[Collected data]
'''

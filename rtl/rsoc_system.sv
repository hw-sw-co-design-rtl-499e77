// rsoc_system: the generic test system of the RSoC Framework. An
// rsoc_bridge in its default four-slot configuration with a loopback_acc
// in every slot:
//   Loop 0, Loop 1  behind FIFO Interfaces (register-driven frames)
//   Loop 2          behind a Simple DMA Interface on data port 0 (HP0)
//   Loop 3          behind a Simple DMA Interface on data port 1 (ACP,
//                   coherent requests)
// The processing system is outside this module: its general-purpose master
// port drives gp_req/gp_resp, its HP0 and ACP slave ports (and the memory
// behind them) answer m_axi_req/m_axi_resp, and irq goes to its interrupt
// controller. Each loopback unit's information vector names it ("LOOPn").
// Beside the bridge, and independent of it, the framework's stream
// components are wired into a frame filter with its own ports (flt_*):
//   axis_sof     marks the first beat of each incoming frame (flt_sof)
//   axis_capture hands the word at FILTER_OFFSET of every frame to
//                external logic (flt_cap_*)
//   axis_fifo    holds the frame (FILTER_DEPTH beats, which must exceed
//                FILTER_OFFSET) while that logic decides
//   axis_discard forwards or drops the frame on a command (flt_cmd_*)
// The four parts are the framework's; combining them this way is this
// design's example of how capture and discard work together. Only the FIFO
// adds register stages; flt_sof, the capture stall and the discard gate are
// combinational on the stream handshake.
module rsoc_system
  import axi_pkg::*;
  import plat_pkg::*;
  import rsoc_pkg::*;
#(
  parameter addr_t       BRIDGE_BASE   = 32'h4000_0000,
  parameter int unsigned FILTER_OFFSET = 0,
  parameter int unsigned FILTER_DEPTH  = 16
) (
  input  logic        clk,
  input  logic        rst_n,
  input  axil_req_t   gp_req,
  output axil_resp_t  gp_resp,
  output axi_req_t    m_axi_req  [2],
  input  axi_resp_t   m_axi_resp [2],
  output logic [3:0]  irq,
  // frame filter
  input  axis_t       flt_s_axis,
  output logic        flt_s_tready,
  output axis_t       flt_m_axis,
  input  logic        flt_m_tready,
  output logic        flt_sof,
  output logic [DATA_W-1:0] flt_cap_data,
  output logic        flt_cap_valid,
  input  logic        flt_cap_ready,
  input  logic        flt_cmd_valid,
  input  logic        flt_cmd_discard,
  output logic        flt_cmd_ready
);
  localparam int unsigned N = 4;

  axil_req_t  cfg_req  [N];
  axil_resp_t cfg_resp [N];
  info_vec_t  info     [N];
  axis_t      to_acc   [N];
  axis_t      from_acc [N];
  logic [N-1:0] to_acc_tready, from_acc_tready;

  rsoc_bridge #(.BRIDGE_BASE(BRIDGE_BASE)) u_bridge (
    .clk, .rst_n,
    .s_axil_req(gp_req), .s_axil_resp(gp_resp),
    .m_axi_req, .m_axi_resp, .irq,
    .acc_cfg_req(cfg_req), .acc_cfg_resp(cfg_resp), .acc_info(info),
    .to_acc, .to_acc_tready, .from_acc, .from_acc_tready);

  for (genvar i = 0; i < N; i++) begin : g_loop
    loopback_acc #(.INFO(info_vec_t'({"LOOP", 8'(8'h30 + i)}))) u_loop (
      .clk, .rst_n,
      .cfg_req(cfg_req[i]), .cfg_resp(cfg_resp[i]),
      .s_axis(to_acc[i]), .s_tready(to_acc_tready[i]),
      .m_axis(from_acc[i]), .m_tready(from_acc_tready[i]),
      .info_vec(info[i]));
  end

  // ---- frame filter built from the stream components
  axis_t c2f, f2d;
  logic  c2f_ready, f2d_ready;

  axis_sof u_sof (
    .clk, .rst_n, .tvalid(flt_s_axis.tvalid), .tready(flt_s_tready),
    .tlast(flt_s_axis.tlast), .sof(flt_sof));

  axis_capture #(.OFFSET(FILTER_OFFSET)) u_cap (
    .clk, .rst_n, .s_axis(flt_s_axis), .s_tready(flt_s_tready),
    .m_axis(c2f), .m_tready(c2f_ready),
    .cap_data(flt_cap_data), .cap_valid(flt_cap_valid), .cap_ready(flt_cap_ready));

  axis_fifo #(.DEPTH(FILTER_DEPTH)) u_hold (
    .clk, .rst_n, .s_axis(c2f), .s_tready(c2f_ready),
    .m_axis(f2d), .m_tready(f2d_ready), .level());

  axis_discard u_disc (
    .clk, .rst_n, .s_axis(f2d), .s_tready(f2d_ready),
    .m_axis(flt_m_axis), .m_tready(flt_m_tready),
    .cmd_valid(flt_cmd_valid), .cmd_discard(flt_cmd_discard), .cmd_ready(flt_cmd_ready));

  initial assert (FILTER_DEPTH > FILTER_OFFSET)
    else $error("FILTER_DEPTH must exceed FILTER_OFFSET");
endmodule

'''

● **Instructions for the task**
Copy the lines above exactly, beginning at the line containing "the stream components" and stopping at the last line.

● **Solution**
  // ---- frame filter built from the stream components
  axis_t c2f, f2d;
  logic  c2f_ready, f2d_ready;

  axis_sof u_sof (
    .clk, .rst_n, .tvalid(flt_s_axis.tvalid), .tready(flt_s_tready),
    .tlast(flt_s_axis.tlast), .sof(flt_sof));

  axis_capture #(.OFFSET(FILTER_OFFSET)) u_cap (
    .clk, .rst_n, .s_axis(flt_s_axis), .s_tready(flt_s_tready),
    .m_axis(c2f), .m_tready(c2f_ready),
    .cap_data(flt_cap_data), .cap_valid(flt_cap_valid), .cap_ready(flt_cap_ready));

  axis_fifo #(.DEPTH(FILTER_DEPTH)) u_hold (
    .clk, .rst_n, .s_axis(c2f), .s_tready(c2f_ready),
    .m_axis(f2d), .m_tready(f2d_ready), .level());

  axis_discard u_disc (
    .clk, .rst_n, .s_axis(f2d), .s_tready(f2d_ready),
    .m_axis(flt_m_axis), .m_tready(flt_m_tready),
    .cmd_valid(flt_cmd_valid), .cmd_discard(flt_cmd_discard), .cmd_ready(flt_cmd_ready));

  initial assert (FILTER_DEPTH > FILTER_OFFSET)
    else $error("FILTER_DEPTH must exceed FILTER_OFFSET");
endmodule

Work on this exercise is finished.